* WHAT NEEDS TO BE DONE
Every entry is to be returned verbatim.

INPUT section start

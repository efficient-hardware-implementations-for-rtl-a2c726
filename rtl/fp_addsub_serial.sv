// Digit-serial modular adder/subtractor for p = 2^448 - 2^224 - 1.
//
// Used with W = 16 (Design I, 28 digits) and W = 112 (Design II, 4 chunks).
// The operands are shifted through a W-bit adder one digit per cycle, least
// significant digit first, with the carry (or borrow) kept in a flip-flop
// for the next digit. A second W-bit chain works on the digit just produced
// and forms the corrected value in the same pass: (a+b)-p for an addition,
// (a-b)+p for a subtraction. After the last digit the final carry/borrow of
// both chains selects the result in [0, p), so no second pass is needed.
//
// Interface: pulse start with op_sub, a and b (both in [0, p)); c is valid
// and done pulses for one cycle NW + 1 cycles later (NW = 448/W): one
// cycle to load the operands, one per digit.
// Carry propagation digit by digit follows the document; computing the
// corrected value in a parallel chain is this design's choice.
module fp_addsub_serial
  import c448_pkg::*;
#(
  parameter int unsigned W = 16
) (
  input  logic          clk,
  input  logic          rst_n,
  input  logic          start,
  input  logic          op_sub,
  input  logic [FW-1:0] a,
  input  logic [FW-1:0] b,
  output logic          done,
  output logic [FW-1:0] c
);
  localparam int unsigned NW = FW / W;
  localparam int unsigned CW = $clog2(NW + 1);

  logic [FW-1:0] ra, rb, rp, rs, rt;
  logic          sub_q, busy, cy1, cy2;
  logic [CW-1:0] cnt;

  // one digit of both chains
  logic [W:0]   d1, d2;
  logic [W-1:0] pd;
  always_comb begin
    pd = rp[W-1:0];
    if (!sub_q) begin
      d1 = {1'b0, ra[W-1:0]} + {1'b0, rb[W-1:0]} + {{W{1'b0}}, cy1};
      d2 = {1'b0, d1[W-1:0]} - {1'b0, pd} - {{W{1'b0}}, cy2};
    end else begin
      d1 = {1'b0, ra[W-1:0]} - {1'b0, rb[W-1:0]} - {{W{1'b0}}, cy1};
      d2 = {1'b0, d1[W-1:0]} + {1'b0, pd} + {{W{1'b0}}, cy2};
    end
  end

  // selection after the last digit
  logic use_t;
  assign use_t = sub_q ? d1[W] : (d1[W] | ~d2[W]);

  always_ff @(posedge clk or negedge rst_n) begin
    if (!rst_n) begin
      busy <= 1'b0; done <= 1'b0; cnt <= '0; sub_q <= 1'b0;
      cy1 <= 1'b0; cy2 <= 1'b0;
      ra <= '0; rb <= '0; rp <= '0; rs <= '0; rt <= '0; c <= '0;
    end else begin
      done <= 1'b0;
      if (start && !busy) begin
        busy <= 1'b1; cnt <= '0; sub_q <= op_sub;
        cy1 <= 1'b0; cy2 <= 1'b0;
        ra <= a; rb <= b; rp <= P448;
      end else if (busy) begin
        ra  <= ra >> W;
        rb  <= rb >> W;
        rp  <= rp >> W;
        rs  <= {d1[W-1:0], rs[FW-1:W]};
        rt  <= {d2[W-1:0], rt[FW-1:W]};
        cy1 <= d1[W];
        cy2 <= d2[W];
        cnt <= cnt + 1'b1;
        if (cnt == CW'(NW - 1)) begin
          busy <= 1'b0;
          done <= 1'b1;
          c    <= use_t ? {d2[W-1:0], rt[FW-1:W]} : {d1[W-1:0], rs[FW-1:W]};
        end
      end
    end
  end
endmodule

INPUT section end

* EXERCISE ANSWER
repository efficient-hardware-implementations-for-rtl-a2c726
filename rtl/fp_addsub_serial.sv
// Digit-serial modular adder/subtractor for p = 2^448 - 2^224 - 1.
//
// Used with W = 16 (Design I, 28 digits) and W = 112 (Design II, 4 chunks).
// The operands are shifted through a W-bit adder one digit per cycle, least
// significant digit first, with the carry (or borrow) kept in a flip-flop
// for the next digit. A second W-bit chain works on the digit just produced
// and forms the corrected value in the same pass: (a+b)-p for an addition,
// (a-b)+p for a subtraction. After the last digit the final carry/borrow of
// both chains selects the result in [0, p), so no second pass is needed.
//
// Interface: pulse start with op_sub, a and b (both in [0, p)); c is valid
// and done pulses for one cycle NW + 1 cycles later (NW = 448/W): one
// cycle to load the operands, one per digit.
// Carry propagation digit by digit follows the document; computing the
// corrected value in a parallel chain is this design's choice.
module fp_addsub_serial
  import c448_pkg::*;
#(
  parameter int unsigned W = 16
) (
  input  logic          clk,
  input  logic          rst_n,
  input  logic          start,
  input  logic          op_sub,
  input  logic [FW-1:0] a,
  input  logic [FW-1:0] b,
  output logic          done,
  output logic [FW-1:0] c
);
  localparam int unsigned NW = FW / W;
  localparam int unsigned CW = $clog2(NW + 1);

  logic [FW-1:0] ra, rb, rp, rs, rt;
  logic          sub_q, busy, cy1, cy2;
  logic [CW-1:0] cnt;

  // one digit of both chains
  logic [W:0]   d1, d2;
  logic [W-1:0] pd;
  always_comb begin
    pd = rp[W-1:0];
    if (!sub_q) begin
      d1 = {1'b0, ra[W-1:0]} + {1'b0, rb[W-1:0]} + {{W{1'b0}}, cy1};
      d2 = {1'b0, d1[W-1:0]} - {1'b0, pd} - {{W{1'b0}}, cy2};
    end else begin
      d1 = {1'b0, ra[W-1:0]} - {1'b0, rb[W-1:0]} - {{W{1'b0}}, cy1};
      d2 = {1'b0, d1[W-1:0]} + {1'b0, pd} + {{W{1'b0}}, cy2};
    end
  end

  // selection after the last digit
  logic use_t;
  assign use_t = sub_q ? d1[W] : (d1[W] | ~d2[W]);

  always_ff @(posedge clk or negedge rst_n) begin
    if (!rst_n) begin
      busy <= 1'b0; done <= 1'b0; cnt <= '0; sub_q <= 1'b0;
      cy1 <= 1'b0; cy2 <= 1'b0;
      ra <= '0; rb <= '0; rp <= '0; rs <= '0; rt <= '0; c <= '0;
    end else begin
      done <= 1'b0;
      if (start && !busy) begin
        busy <= 1'b1; cnt <= '0; sub_q <= op_sub;
        cy1 <= 1'b0; cy2 <= 1'b0;
        ra <= a; rb <= b; rp <= P448;
      end else if (busy) begin
        ra  <= ra >> W;
        rb  <= rb >> W;
        rp  <= rp >> W;
        rs  <= {d1[W-1:0], rs[FW-1:W]};
        rt  <= {d2[W-1:0], rt[FW-1:W]};
        cy1 <= d1[W];
        cy2 <= d2[W];
        cnt <= cnt + 1'b1;
        if (cnt == CW'(NW - 1)) begin
          busy <= 1'b0;
          done <= 1'b1;
          c    <= use_t ? {d2[W-1:0], rt[FW-1:W]} : {d1[W-1:0], rs[FW-1:W]};
        end
      end
    end
  end
endmodule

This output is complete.